Jordan Traylor

Minnesota Vikings
- Title: Assistant Offensive Coordinator/Assistant Quarterbacks Coach

Personal information
- Born: October 16, 1993 (age 32) Tyler, Texas, U.S.
- Listed height: 6 ft 1 in (1.85 m)
- Listed weight: 195 lb (88 kg)

Career information
- Position: Quarterback
- College: Mississippi College (2012–2013) Texas A&M (2014–2015);

Career history
- Texas (2016–2017) Offensive graduate assistant; Arkansas (2018) Offensive analyst; New Orleans Saints (2019–2020) Scouting assistant; New Orleans Saints (2021–2022) Defensive assistant; New Orleans Saints (2023–2024) Offensive assistant; Minnesota Vikings (2025–present) Assistant offensive coordinator/assistant quarterbacks;

= Jordan Traylor =

American football coach (born 1993)

Jordan Traylor (born October 16, 1993) is an American football coach who is the assistant offensive coordinator/assistant quarterbacks coach for the Minnesota Vikings.

==College career==
Jordan Traylor played quarterback at Mississippi College from 2012-13, before transferring to Texas A&M from 2014-15.

==Coaching career==

===Early coaching career===
Traylor started his coaching career in 2016, serving as an offensive graduate assistant working with quarterbacks and receivers at Texas.

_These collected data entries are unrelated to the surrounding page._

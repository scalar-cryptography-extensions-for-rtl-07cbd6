// cx_decoder: recognises the 21 scalar-crypto instructions in an RV32 word.
//
// Combinational decoder used in the DOF stage. It compares the major opcode,
// funct3 and the upper instruction bits with the encodings of the extension:
//   OP-IMM (0010011): brev8, zip, unzip (12-bit immediate field fixed),
//                     sha256sig0/sig1/sum0/sum1 (funct7 0001000, rs2 field
//                     selects the function)
//   OP     (0110011): pack, packh (funct7 0000100), xperm8, xperm4
//                     (funct7 0010100), sha512* (funct3 000, funct7 01xxxxx),
//                     aes32* (funct3 000, bits 29:25 = 1xxx1, bits 31:30 = bs)
// The encodings are those of the RISC-V scalar cryptography specification.
// Output dec.hit is low and dec.op is CX_NONE for every other word, which the
// host decoder handles. The register fields and bs are always extracted;
// they are plain wiring from the instruction bits, so 17 of the 23 output bits
// carry no logic. The opcode choice table is this design's own; the encodings
// are the ones printed for each instruction.
module cx_decoder
  import cx_pkg::*;
(
  input  logic [31:0] instr,
  output cx_dec_t     dec
);

  logic [6:0]  opc;
  logic [2:0]  f3;
  logic [6:0]  f7;
  logic [11:0] imm;
  logic [4:0]  f5;     // instr[29:25] for the AES group
  cx_op_e      op;

  assign opc = instr[6:0];
  assign f3  = instr[14:12];
  assign f7  = instr[31:25];
  assign imm = instr[31:20];
  assign f5  = instr[29:25];

  always_comb begin
    op = CX_NONE;
    if (opc == OPC_OP_IMM) begin
      unique case ({f3, imm})
        {3'b101, 12'b0110_1000_0111}: op = CX_BREV8;
        {3'b001, 12'b0000_1000_1111}: op = CX_ZIP;
        {3'b101, 12'b0000_1000_1111}: op = CX_UNZIP;
        {3'b001, 12'b0001_0000_0010}: op = CX_SHA256SIG0;
        {3'b001, 12'b0001_0000_0011}: op = CX_SHA256SIG1;
        {3'b001, 12'b0001_0000_0000}: op = CX_SHA256SUM0;
        {3'b001, 12'b0001_0000_0001}: op = CX_SHA256SUM1;
        default: op = CX_NONE;
      endcase
    end else if (opc == OPC_OP) begin
      if (f3 == 3'b000 && f7[6:5] == 2'b01) begin
        unique case (f5)
          5'b01110: op = CX_SHA512SIG0H;
          5'b01010: op = CX_SHA512SIG0L;
          5'b01111: op = CX_SHA512SIG1H;
          5'b01011: op = CX_SHA512SIG1L;
          5'b01000: op = CX_SHA512SUM0R;
          5'b01001: op = CX_SHA512SUM1R;
          default:  op = CX_NONE;
        endcase
      end
      // aes32*: bits 31:30 are bs and take any value
      if (f3 == 3'b000) begin
        unique case (f5)
          5'b10001: op = CX_AES32ESI;
          5'b10011: op = CX_AES32ESMI;
          5'b10101: op = CX_AES32DSI;
          5'b10111: op = CX_AES32DSMI;
          default: ;
        endcase
      end
      unique case ({f7, f3})
        {7'b0000100, 3'b100}: op = CX_PACK;
        {7'b0000100, 3'b111}: op = CX_PACKH;
        {7'b0010100, 3'b100}: op = CX_XPERM8;
        {7'b0010100, 3'b010}: op = CX_XPERM4;
        default: ;
      endcase
    end
  end

  always_comb begin
    dec.hit = (op != CX_NONE);
    dec.op  = op;
    dec.bs  = instr[31:30];
    dec.rd  = instr[11:7];
    dec.rs1 = instr[19:15];
    dec.rs2 = instr[24:20];
  end

endmodule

In 2018, he served as an offensive analyst working with quarterbacks at Arkansas.

===New Orleans Saints===
Jordan Traylor joined the New Orleans Saints in 2019, under head coach Sean Payton. Traylor spent his first two seasons with the team working as a scouting assisting, before becoming a defensive assistant coach in 2021. Following the departure of Payton after the 2021 season, Traylor was retained by new head coach Dennis Allen. In 2023, he moved to the offensive side of the ball for two seasons.

===Minnesota Vikings===
Traylor was hired by the Minnesota Vikings as their assistant offensive coordinator/assistant quarterbacks coach on March 18, 2025. Traylor replaced Grant Udinski in the role, who was hired by the Jacksonville Jaguars as their offensive coordinator.